I caught her with a candy in her mouth—the first time.” He paused, easing his collar, “I think I even knew how it would be, before I ever touched her. The night before the wedding, I knew. Even though, up to the wedding, I’d never done any more than put my tongue in her mouth. She liked that. But there was never any—we always went to restaurants. But I knew, that night. The minute you touch another woman, you know. But the night before—what can you do?” He fell silent.

The other nodded quietly, until something else occurred to him. “But—it
wasn’t
that?”

His friend leaned his white forelock on his hand. “It can make you want it that way, that kind of—a man can form a taste for it. Or some could say he had it all along. A man doesn’t always know his own tastes in that direction. Though I thought I did.” He rubbed his face between his palms, and thus cleansed, clasped them again. “It was because I found out—how she
would
do it.” He cleared his throat. “For a treat,” he said. “For food.”
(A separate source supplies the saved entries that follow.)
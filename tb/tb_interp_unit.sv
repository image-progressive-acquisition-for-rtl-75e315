// tb_interp_unit: two interpolation units chained as in the design (the
// second is enabled only while the first is busy) drain a modelled FIFO_D.
// Corner values come from a random canvas. For each block a unit takes, the
// test checks every written position and value against
// round(((s-i)(s-j)p00 + i(s-j)p10 + (s-i)j p01 + ij p11) / s^2), the level
// carried with the write, the row-by-row order, (s+1)^2 writes per block and
// (s+1)^2 + 1 busy cycles; that the two units never pop together; and that
// both were used.
module tb_interp_unit;
  import ipa_pkg::*;

  logic clk = 1'b0, rst_n = 1'b0;
  always #5 clk = ~clk;
  int checks = 0, failures = 0;

  block_t d_dout;
  logic   d_empty;
  logic [1:0] d_rd_en, en, busy, w_en;
  pos_t [1:0] w_pos;
  lvl_t [1:0] w_lvl;
  pix_t [1:0] w_data;
  pos_t [1:0][3:0] c_pos;
  pix_t [1:0][3:0] c_data;

  assign en[0] = 1'b1;
  assign en[1] = busy[0];

  for (genvar g = 0; g < 2; g++) begin : g_u
    interp_unit dut (
      .clk, .rst_n, .en(en[g]), .d_dout, .d_empty, .d_rd_en(d_rd_en[g]),
      .c_pos(c_pos[g]), .c_data(c_data[g]),
      .w_en(w_en[g]), .w_pos(w_pos[g]), .w_lvl(w_lvl[g]), .w_data(w_data[g]),
      .busy(busy[g])
    );
  end

  int cimg [MB_SIZE][MB_SIZE];
  always_comb
    for (int g = 0; g < 2; g++)
      for (int k = 0; k < 4; k++) c_data[g][k] = pix_t'(cimg[c_pos[g][k].y][c_pos[g][k].x]);

  typedef struct { pos_t p; int v; int l; } wr_t;
  block_t dq [$];
  wr_t    exp_w [2][$];
  int     busy_cnt [2];
  int     exp_busy [2];
  int     n_used [2];
  int     n_blocks = 0;

  initial begin d_empty = 1'b1; d_dout = '0; end

  task automatic expect_block(int g, block_t b);
    int s = 1 << b.lvl;
    for (int j = 0; j <= s; j++)
      for (int i = 0; i <= s; i++) begin
        wr_t w;
        int num;
        num = (s - i) * (s - j) * cimg[b.y][b.x] + i * (s - j) * cimg[b.y][b.x + s] +
              (s - i) * j * cimg[b.y + s][b.x] + i * j * cimg[b.y + s][b.x + s];
        w.p = mk_pos(b.x + i, b.y + j);
        w.v = (num + s * s / 2) / (s * s);
        w.l = b.lvl;
        exp_w[g].push_back(w);
      end
    exp_busy[g] = (s + 1) * (s + 1) + 1;
    busy_cnt[g] = 0;
    n_used[g]++;
  endtask

  always @(posedge clk) if (rst_n) begin
    checks++;
    if (d_rd_en == 2'b11) begin failures++; $display("FAIL: both units popped"); end
    for (int g = 0; g < 2; g++) begin
      if (d_rd_en[g]) expect_block(g, d_dout);
      if (busy[g]) begin
        busy_cnt[g]++;
      end
      if (w_en[g]) begin
        checks++;
        if (exp_w[g].size() == 0 || w_pos[g] != exp_w[g][0].p ||
            int'(w_data[g]) != exp_w[g][0].v || int'(w_lvl[g]) != exp_w[g][0].l) begin
          failures++;
          if (failures < 6) $display("FAIL unit %0d write (%0d,%0d)=%0d", g, w_pos[g].x,
                                     w_pos[g].y, w_data[g]);
        end
        if (exp_w[g].size() > 0) void'(exp_w[g].pop_front());
        if (exp_w[g].size() == 0) begin
          checks++;
          if (busy_cnt[g] != exp_busy[g]) begin
            failures++;
            $display("FAIL unit %0d busy %0d cycles, expected %0d", g, busy_cnt[g], exp_busy[g]);
          end
          n_blocks++;
        end
      end
    end
    if (|d_rd_en) void'(dq.pop_front());
    d_empty <= (dq.size() == 0);
    d_dout  <= (dq.size() == 0) ? block_t'('0) : dq[0];
  end

  initial begin
    int total = 0;
    repeat (2) @(negedge clk);
    rst_n = 1'b1;
    for (int r = 0; r < 30; r++) begin
      foreach (cimg[y, x]) cimg[y][x] = $urandom_range(255);
      for (int n = 0; n < 8; n++) begin
        block_t b;
        int s;
        b.lvl = lvl_t'($urandom_range(1, MAX_LVL));
        s = 1 << b.lvl;
        b.x = coord_t'(s * $urandom_range(0, 16 / s - 1));
        b.y = coord_t'(s * $urandom_range(0, 16 / s - 1));
        dq.push_back(b);
        total++;
      end
      d_empty = 1'b0;
      d_dout  = dq[0];
      while (dq.size() > 0 || busy != 0) @(negedge clk);
      @(negedge clk);
    end
    checks++;
    if (n_blocks != total || n_used[0] == 0 || n_used[1] == 0) begin
      failures++;
      $display("FAIL: %0d of %0d blocks finished, unit use %0d/%0d", n_blocks, total,
               n_used[0], n_used[1]);
    end
    $display("TB_RESULT checks=%0d failures=%0d", checks, failures);
    $finish;
  end

  initial begin
    repeat (300000) @(posedge clk);
    failures++;
    $display("TB_RESULT checks=%0d failures=%0d", checks, failures);
    $finish;
  end
endmodule
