// local_buffer: the canvas that holds the macro block being acquired.
//
// Every pixel carries a small tag: 0 once the pixel has been sampled from
// memory, otherwise the level of the finest block whose interpolation wrote
// it, or all ones while it holds nothing. Pixels sampled from external memory
// arrive through the sample port and always win. Interpolated pixels arrive
// through NWI interpolation write ports, each with the level of its block, and
// are stored only if that level is not coarser than the pixel's tag. A pixel
// on the edge of two blocks thus ends up with the value of the finer block,
// whatever order the blocks are interpolated in; two blocks of the same level
// give the same value on their common edge, since bilinear interpolation along
// an edge depends only on the edge's two end points. NRD combinational read
// ports serve the refine unit (block vertices), the interpolation units (block
// corners) and the client.
//
// The paper places this buffer between the acquisition block and the client
// and has the block write both samples and reconstructed pixels into it; the
// port set, the tags and the write priority are this design's choices.
//
// Timing: writes take effect at the clock edge; reads are combinational from
// the stored state. clr resets all tags in one cycle (pixel values are left as
// they are and get rewritten during the next acquisition). Among interpolation
// writes to one pixel in one cycle, the finest level wins, then the lowest
// port index; a sample write in the same cycle beats them all.
module local_buffer
  import ipa_pkg::*;
#(
  parameter int unsigned NRD = 4,
  parameter int unsigned NWI = 2
) (
  input  logic                 clk,
  input  logic                 rst_n,
  input  logic                 clr,
  // sample write port (data returned by memory)
  input  logic                 s_we,
  input  pos_t                 s_pos,
  input  pix_t                 s_data,
  // interpolation write ports
  input  logic [NWI-1:0]       i_we,
  input  pos_t [NWI-1:0]       i_pos,
  input  lvl_t [NWI-1:0]       i_lvl,
  input  pix_t [NWI-1:0]       i_data,
  // read ports
  input  pos_t [NRD-1:0]       rd_pos,
  output pix_t [NRD-1:0]       rd_data,
  output logic [NRD-1:0]       rd_sampled,
  // number of pixels currently marked as sampled
  output logic [$clog2(NPIX+1)-1:0] n_sampled
);

  localparam lvl_t EMPTY = '1;

  pix_t pix [NPIX];
  lvl_t tag [NPIX];
  logic [NWI-1:0] i_win;

  // Interpolation port k writes if its level is not coarser than the stored
  // tag, no sample hits the same pixel, and no other port with priority over
  // it hits the same pixel.
  always_comb begin
    for (int k = 0; k < int'(NWI); k++) begin
      i_win[k] = i_we[k] && (i_lvl[k] <= tag[pix_index(i_pos[k])]) &&
                 !(s_we && s_pos == i_pos[k]);
      for (int m = 0; m < int'(NWI); m++) begin
        if (m != k && i_we[m] && i_pos[m] == i_pos[k] &&
            (i_lvl[m] < i_lvl[k] || (i_lvl[m] == i_lvl[k] && m < k)))
          i_win[k] = 1'b0;
      end
    end
  end

  always_ff @(posedge clk or negedge rst_n) begin
    if (!rst_n) begin
      for (int n = 0; n < NPIX; n++) tag[n] <= EMPTY;
      n_sampled <= '0;
    end else if (clr) begin
      for (int n = 0; n < NPIX; n++) tag[n] <= EMPTY;
      n_sampled <= '0;
    end else begin
      for (int k = 0; k < int'(NWI); k++)
        if (i_win[k]) tag[pix_index(i_pos[k])] <= i_lvl[k];
      if (s_we) begin
        if (tag[pix_index(s_pos)] != '0) n_sampled <= n_sampled + 1'b1;
        tag[pix_index(s_pos)] <= '0;
      end
    end
  end

  always_ff @(posedge clk) begin
    for (int k = 0; k < int'(NWI); k++)
      if (i_win[k]) pix[pix_index(i_pos[k])] <= i_data[k];
    if (s_we) pix[pix_index(s_pos)] <= s_data;
  end

  always_comb begin
    for (int r = 0; r < int'(NRD); r++) begin
      rd_data[r]    = pix[pix_index(rd_pos[r])];
      rd_sampled[r] = (tag[pix_index(rd_pos[r])] == '0);
    end
  end

endmodule
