// tb_local_buffer: random sample writes and tagged interpolation writes
// against a model of the canvas rules: a sample always wins and marks the
// pixel sampled; an interpolated value is stored only if its level is not
// coarser than the pixel's tag; among same-cycle interpolation writes to one
// pixel the finer level, then the lower port, wins. Reads are checked on all
// ports, and the sampled-pixel count after each cycle.
module tb_local_buffer;
  import ipa_pkg::*;
  localparam int NRD = 4;
  localparam int NWI = 2;

  logic clk = 1'b0, rst_n = 1'b0;
  always #5 clk = ~clk;
  int checks = 0, failures = 0;

  logic clr = 1'b0, s_we = 1'b0;
  pos_t s_pos = '0;
  pix_t s_data = '0;
  logic [NWI-1:0] i_we = '0;
  pos_t [NWI-1:0] i_pos = '0;
  lvl_t [NWI-1:0] i_lvl = '0;
  pix_t [NWI-1:0] i_data = '0;
  pos_t [NRD-1:0] rd_pos = '0;
  pix_t [NRD-1:0] rd_data;
  logic [NRD-1:0] rd_sampled;
  logic [$clog2(NPIX+1)-1:0] n_sampled;

  local_buffer dut (.*);

  int mval [MB_SIZE][MB_SIZE];
  int mtag [MB_SIZE][MB_SIZE];
  int mcount;
  int n_reject = 0, n_override = 0;

  function automatic pos_t rnd_pos();
    // a small window so that writes collide often
    return mk_pos($urandom_range(3), $urandom_range(3));
  endfunction

  initial begin
    repeat (2) @(negedge clk);
    rst_n = 1'b1;
    @(negedge clk);
    clr = 1'b1;
    @(negedge clk);
    clr = 1'b0;
    foreach (mtag[y, x]) begin mtag[y][x] = 7; mval[y][x] = -1; end
    mcount = 0;
    for (int n = 0; n < 5000; n++) begin
      s_we  = ($urandom_range(9) == 0);
      s_pos = rnd_pos();
      s_data = pix_t'($urandom);
      for (int k = 0; k < NWI; k++) begin
        i_we[k]   = 1'($urandom);
        i_pos[k]  = rnd_pos();
        i_lvl[k]  = lvl_t'($urandom_range(1, 4));
        i_data[k] = pix_t'($urandom);
      end
      if (n % 1000 == 999) begin s_we = 1'b0; i_we = '0; clr = 1'b1; end
      else clr = 1'b0;
      // model update
      if (clr) begin
        foreach (mtag[y, x]) mtag[y][x] = 7;
        mcount = 0;
      end else begin

        for (int k = 0; k < NWI; k++) begin
          bit win;
          win = i_we[k] && int'(i_lvl[k]) <= mtag[i_pos[k].y][i_pos[k].x] &&
                !(s_we && s_pos == i_pos[k]);
          for (int m = 0; m < NWI; m++)
            if (m != k && i_we[m] && i_pos[m] == i_pos[k] &&
                (i_lvl[m] < i_lvl[k] || (i_lvl[m] == i_lvl[k] && m < k))) win = 0;
          if (i_we[k] && !win && !(s_we && s_pos == i_pos[k])) n_reject++;
          if (win) begin
            if (mtag[i_pos[k].y][i_pos[k].x] != 7) n_override++;
            mtag[i_pos[k].y][i_pos[k].x] = i_lvl[k];
            mval[i_pos[k].y][i_pos[k].x] = i_data[k];
          end
        end
        if (s_we) begin
          if (mtag[s_pos.y][s_pos.x] != 0) mcount++;
          mtag[s_pos.y][s_pos.x] = 0;
          mval[s_pos.y][s_pos.x] = s_data;
        end
      end
      @(negedge clk);
      s_we = 1'b0; i_we = '0; clr = 1'b0;
      for (int r = 0; r < NRD; r++) rd_pos[r] = rnd_pos();
      #1;
      for (int r = 0; r < NRD; r++) begin
        int x, y;
        x = rd_pos[r].x;
        y = rd_pos[r].y;
        checks++;
        if (rd_sampled[r] != (mtag[y][x] == 0) ||
            (mtag[y][x] != 7 && int'(rd_data[r]) != mval[y][x])) begin
          failures++;
          if (failures < 5) $display("FAIL (%0d,%0d) %0d/%b exp %0d tag %0d", x, y,
                                     rd_data[r], rd_sampled[r], mval[y][x], mtag[y][x]);
        end
      end
      checks++;
      if (int'(n_sampled) != mcount) begin
        failures++;
        $display("FAIL n_sampled %0d exp %0d", n_sampled, mcount);
      end
    end
    checks++;
    if (n_reject == 0 || n_override == 0) begin
      failures++;
      $display("FAIL: rule not exercised (reject %0d override %0d)", n_reject, n_override);
    end
    $display("TB_RESULT checks=%0d failures=%0d", checks, failures);
    $finish;
  end

  initial begin
    repeat (50000) @(posedge clk);
    failures++;
    $display("TB_RESULT checks=%0d failures=%0d", checks, failures);
    $finish;
  end
endmodule
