// End-to-end testbench of mimo_frontend at its default parameters.
//
// Four transmit antennas send a continuous pilot ((1+j) on Walsh code 64*i,
// SF 256) and QPSK data (Walsh code 5, SF 16) under the same scrambling code.
// Each of the 16 transmit/receive pairs is a three-path channel with common
// path delays and its own complex gains.  The sum at each receive antenna is
// given a carrier offset, moved to a digital IF of a quarter of the sample
// rate and quantised to 12-bit real samples, one sample per clock.
//
// Scenario: the offset compensation starts switched off; once the offset
// estimate has been checked against the true offset it is switched on, and
// the input level is raised four-fold so the AGC has to turn its gain down
// after having turned it up.  For a stretch of time neither output FIFO is
// read, so both overflow and drop records.
//
// Checks: the estimated offset against the true one (within 3%), every finger
// set against the path delays, the rotation of the coefficients between two
// estimate periods with and without compensation, and the soft symbols
// against the transmitted data, weighted with the coefficient record of the
// same finger-set tag (the correlation must be positive for 95% of the
// symbols).  Every mechanism (estimates, finger loads and tag changes,
// coefficient records, soft symbols, offset estimates, compensation, AGC
// up/down, FIFO drops on both FIFOs, the swap branch of the arctangent) is
// counted and must have happened.
module tb_mimo_frontend;
  import umts_pkg::*;
  import tb_model_pkg::*;

  localparam int NS      = 40000;            // input samples
  localparam int SFL     = 4, SF = 1 << SFL;
  localparam int DCODE   = 5;
  localparam int PC [NTX] = '{0, 64, 128, 192};
  localparam int NPATH   = 3;
  localparam int PD [NPATH] = '{8, 56, 120}; // path delays in samples
  localparam real PMAG [NPATH] = '{1.0, 0.7, 0.5};
  localparam real FO     = 2500.0 / 15.36e6; // carrier offset, turns per sample
  localparam int N_ON    = 12288;            // compensation on, level x4
  localparam int BP0     = 20000, BP1 = 28000; // FIFOs not read
  localparam real A1     = 9.0;

  logic clk = 0, rst_n = 0;
  logic if_valid = 0, if_sof = 0;
  logic signed [SW-1:0] if_data [NRX];
  logic sym_rd = 1, coef_rd = 1, fo_enable = 0;
  sym_rec_t sym_data;
  coef_rec_t coef_data;
  logic sym_empty, coef_empty, sym_full, coef_full;
  logic [$clog2(64):0] sym_level;
  logic [$clog2(16):0] coef_level;
  logic signed [31:0] fo_step;
  logic fo_valid, f_load, fo_swapped_seen;
  logic [15:0] fo_sym_cnt, sym_drops, coef_drops;
  logic [PW-1:0] fpos [NFING];
  logic [NFING-1:0] fvalid;
  logic [1:0] fid;
  logic [13:0] agc_gain [NRX];
  logic [NRX-1:0] agc_up, agc_dn;

  mimo_frontend dut (
    .clk, .rst_n, .if_valid, .if_sof, .if_data, .if_step(32'h4000_0000),
    .agc_target(13'd600), .avg_syms(5'd1), .fo_pilot(2'd0), .fo_navg_log2(3'd2),
    .fo_enable, .data_code(9'(DCODE)), .sf_log2(4'(SFL)), .x_init(18'h1),
    .sym_rd, .sym_data, .sym_empty, .sym_level, .coef_rd, .coef_data, .coef_empty,
    .coef_level, .fo_step, .fo_valid, .fo_sym_cnt, .fpos, .fvalid, .fid, .f_load,
    .agc_gain, .agc_up, .agc_dn, .sym_drops, .coef_drops, .fo_swapped_seen,
    .sym_full, .coef_full
  );

  always #5 clk = ~clk;

  // ---- transmitted signal ------------------------------------------------
  localparam int NSYM = NS / (SF * OS) + 2;
  int dre [NTX][NSYM], dim [NTX][NSYM];
  real gre [NRX][NTX][NPATH], gim [NRX][NTX][NPATH];

  // baseband chip of transmit antenna i at chip t (pilot + data), times S
  function automatic void tx_chip(int i, int t, output real a, output real b);
    int c, s, xr, xi, pr, pi;
    c = pm(walsh(t, PC[i]));
    s = t / SF;
    // (1+j)c + d*cd, then times S = sre + j sim
    xr = c + dre[i][s] * pm(walsh(t, DCODE));
    xi = c + dim[i][s] * pm(walsh(t, DCODE));
    pr = xr * sre(t) - xi * sim(t);
    pi = xr * sim(t) + xi * sre(t);
    a = real'(pr);
    b = real'(pi);
  endfunction

  function automatic int sample(int r, int n, real amp);
    real xr, xi, ph;
    xr = 0.0; xi = 0.0;
    for (int i = 0; i < NTX; i++)
      for (int k = 0; k < NPATH; k++) begin
        real a, b;
        if (n - PD[k] < 0) continue;
        tx_chip(i, (n - PD[k]) / OS, a, b);
        xr += gre[r][i][k] * a - gim[r][i][k] * b;
        xi += gre[r][i][k] * b + gim[r][i][k] * a;
      end
    ph = 2.0 * 3.14159265358979 * (0.25 * real'(n % 4) + FO * real'(n));
    return int'(amp * (xr * $cos(ph) - xi * $sin(ph)));
  endfunction

  // ---- counters ----------------------------------------------------------
  int checks = 0, failures = 0;
  int n_est = 0, n_load = 0, n_tagchg = 0, n_coef = 0, n_sym = 0, n_fo = 0;
  int n_comp = 0, n_up = 0, n_dn = 0, n_symchk = 0, n_symok = 0, n_rot_off = 0, n_rot_on = 0;
  int n_in = 0;
  logic [1:0] last_fid = 0;

  task automatic check(bit ok, string what);
    checks++;
    if (!ok) begin
      failures++;
      if (failures < 20) $display("FAIL %s (sample %0d)", what, n_in);
    end
  endtask

  // ---- stimulus ----------------------------------------------------------
  initial begin
    build_code();
    for (int i = 0; i < NTX; i++)
      for (int s = 0; s < NSYM; s++) begin
        dre[i][s] = $urandom_range(1) ? 1 : -1;
        dim[i][s] = $urandom_range(1) ? 1 : -1;
      end
    for (int r = 0; r < NRX; r++)
      for (int i = 0; i < NTX; i++)
        for (int k = 0; k < NPATH; k++) begin
          real th;
          th = 2.0 * 3.14159265358979 * real'($urandom_range(999)) / 1000.0;
          gre[r][i][k] = PMAG[k] * $cos(th);
          gim[r][i][k] = PMAG[k] * $sin(th);
        end
    for (int r = 0; r < NRX; r++) if_data[r] = '0;
    repeat (3) @(posedge clk);
    rst_n <= 1;
    @(posedge clk);
    for (int n = 0; n < NS; n++) begin
      real amp;
      amp = (n < N_ON) ? A1 : 4.0 * A1;
      if_valid <= 1;
      if_sof   <= (n == 0);
      for (int r = 0; r < NRX; r++) if_data[r] <= SW'(sample(r, n, amp));
      fo_enable <= (n >= N_ON);
      sym_rd  <= !(n >= BP0 && n < BP1);
      coef_rd <= !(n >= BP0 && n < BP1);
      n_in = n;
      @(posedge clk);
    end
    if_valid <= 0;
    repeat (20) @(posedge clk);

    check(n_est > 0, "no channel estimates");
    check(n_load > 2, "finger sets not loaded");
    check(n_tagchg > 2, "finger tag never changed");
    check(n_coef > 0, "no coefficient records");
    check(n_sym > 0, "no soft symbols");
    check(n_fo > 0, "no offset estimate");
    check(n_comp > 0, "compensation never applied");
    check(n_up > 0, "AGC gain never raised");
    check(n_dn > 0, "AGC gain never lowered");
    check(sym_drops > 0, "symbol FIFO never dropped");
    check(coef_drops > 0, "coefficient FIFO never dropped");
    check(fo_swapped_seen, "arctangent swap branch never used");
    check(n_rot_off > 0 && n_rot_on > 0, "coefficient rotation not measured");
    check(n_symchk > 100 && n_symok * 100 >= n_symchk * 95, "soft symbols disagree with data");
    $display("estimates %0d, finger loads %0d (tag changes %0d), coef records %0d, symbols %0d",
             n_est, n_load, n_tagchg, n_coef, n_sym);
    $display("offset estimates %0d, compensated samples %0d, AGC up %0d down %0d",
             n_fo, n_comp, n_up, n_dn);
    $display("drops sym %0d coef %0d, swap %0d, symbols checked %0d ok %0d",
             sym_drops, coef_drops, fo_swapped_seen, n_symchk, n_symok);
    $display("TB_RESULT checks=%0d failures=%0d", checks, failures);
    $finish;
  end

  // ---- monitors ----------------------------------------------------------
  int mc = 0;                 // sample index after the matched filter
  bit mc_ok = 0;
  int sym_q [$];              // symbol index of every record written to the FIFO
  coef_rec_t cset [4][NFING]; // latest coefficient record per tag and finger
  bit cvalid [4][NFING];
  real last_ang [PW'(0):PW'(NPOS-1)];
  bit  have_ang [NPOS];

  function automatic real cabs(real a, real b); return $sqrt(a * a + b * b); endfunction

  always @(posedge clk) if (rst_n) begin
    // estimates, mechanisms
    if (dut.h_valid[0]) n_est++;
    if (fo_enable && fo_step != 0) n_comp++;
    n_up += $countones(agc_up);
    n_dn += $countones(agc_dn);
    if (fo_valid) begin
      real est;
      n_fo++;
      est = real'(dut.fo_est) / 4294967296.0;
      if (n_in > 6000 && n_in < N_ON) begin
        check(est > FO * 0.97 && est < FO * 1.03, "offset estimate");
        if (n_fo < 6) $display("offset estimate %f of %f turns/sample", est, FO);
      end
    end
    if (f_load) begin
      n_load++;
      if (fid != last_fid) n_tagchg++;
      last_fid = fid;
      if (n_in > 3000) begin
        for (int k = 0; k < NPATH; k++) begin
          bit hit = 0;
          for (int f = 0; f < NFING; f++)
            if (fvalid[f] && int'(fpos[f]) >= PD[k] - 1 && int'(fpos[f]) <= PD[k] + 4) hit = 1;
          check(hit, $sformatf("path at %0d has no finger", PD[k]));
        end
      end
    end
    // sample counter in the matched-filter domain
    if (dut.s_mf[0].valid) begin
      if (dut.s_mf[0].sof) begin mc = 0; mc_ok = 1; end
      else mc++;
    end
    if (dut.y_valid[0]) begin
      n_sym++;
      if (!sym_full || (sym_rd && !sym_empty))
        sym_q.push_back((mc - NPOS + SF * OS / 2) / (SF * OS) - 1);
    end
    // coefficient records
    if (coef_rd && !coef_empty) begin
      n_coef++;
      for (int f = 0; f < NFING; f++)
        if (coef_data.fmask[f]) begin
          cset[coef_data.id][f] = coef_data;
          cvalid[coef_data.id][f] = 1;
        end
      // rotation of the strongest-path coefficient between estimate periods
      begin
        real a, b, ang, d;
        int p;
        p = int'(coef_data.pos);
        a = real'(coef_data.h[0][0].re);
        b = real'(coef_data.h[0][0].im);
        ang = $atan2(b, a);
        if (have_ang[p] && cabs(a, b) > 1000.0 && p >= PD[0] - 1 && p <= PD[0] + 4) begin
          d = ang - last_ang[p];
          while (d > 3.14159265358979) d -= 2.0 * 3.14159265358979;
          while (d < -3.14159265358979) d += 2.0 * 3.14159265358979;
          if (n_in > 4000 && n_in < N_ON) begin
            n_rot_off++;
            check(d > 0.7 || d < -0.7, $sformatf("coefficients do not rotate without compensation %f", d));
          end else if (n_in > N_ON + 8000) begin
            n_rot_on++;
            check(d < 0.3 && d > -0.3, $sformatf("coefficients rotate with compensation %f", d));
          end
        end
        last_ang[p] = ang;
        have_ang[p] = 1;
      end
    end
    // soft symbols against data, weighted with the coefficients of the same tag
    if (sym_rd && !sym_empty) begin
      int s;
      s = (sym_q.size() > 0) ? sym_q.pop_front() : -1;
      if (s >= 0 && s < NSYM && n_in > N_ON + 8000) begin
        real m;
        bit any;
        m = 0.0; any = 0;
        for (int f = 0; f < NFING; f++)
          if (cvalid[sym_data.id][f]) begin
            any = 1;
            for (int r = 0; r < NRX; r++) begin
              real er, ei, yr, yi;
              er = 0.0; ei = 0.0;
              for (int i = 0; i < NTX; i++) begin
                real hr, hi;
                // remove the (1+j) of the pilot symbol: times (1-j)
                hr = real'(cset[sym_data.id][f].h[r][i].re) + real'(cset[sym_data.id][f].h[r][i].im);
                hi = real'(cset[sym_data.id][f].h[r][i].im) - real'(cset[sym_data.id][f].h[r][i].re);
                er += hr * dre[i][s] - hi * dim[i][s];
                ei += hr * dim[i][s] + hi * dre[i][s];
              end
              yr = real'(sym_data.y[r][f].re);
              yi = real'(sym_data.y[r][f].im);
              m += er * yr + ei * yi;
            end
          end
        if (any) begin
          n_symchk++;
          if (m > 0.0) n_symok++;
        end
      end
    end
  end

  initial begin
    repeat (NS + 2000) @(posedge clk);
    failures++;
    $display("FAIL: watchdog");
    $display("TB_RESULT checks=%0d failures=%0d", checks, failures);
    $finish;
  end
endmodule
The words echoed, though there were other sounds all around and over them, the soft, meaningful sounds of man-deserted country, that cracking of twigs with which the woods take over, the callings of birds.

“That day she came to you,” he continued. “That day, I’d locked her in. Starved her. She could afford to. At nighttime, I unlocked her. And that—was that.”

“She told us that she started to walk over by herself,” said the other, “and that after a while she heard a car behind her, and it was you. Never another word why. That’s all she said, ever.”

The other man stood up again, hands gripped in his pockets. His rich voice, a singer’s voice, was small. “I unlocked her. And she
came
to me. She offered it.” A red went up his throat, to his cheeks, to the blue dent at his temple line. “I threw her out,” he said in his natural voice. “I couldn’t stand it. It was like training up a dog. That was it. It was like training up a dog.”

Up the hill, on the crest of it, the very tips of the trees were barely but persistently moving, exchanging the continuous secret of green. He gave it a look, then walked over to his friend sitting on the ground there, and put the old hand on the shoulder, as always, as if the figure on the ground was the one to be consoled. He always had to do it that way, always. “There was nothing else to her … except what one could see,” he said, as he sat down on his stone again. “Nor maybe, I sometimes think it … to me.”

“All of us,” said his friend, getting up from the ground. “Nor to all of us.” He picked up his coat, stiffly put it on, and sat down on his own stone. He was silent on his own part for a while.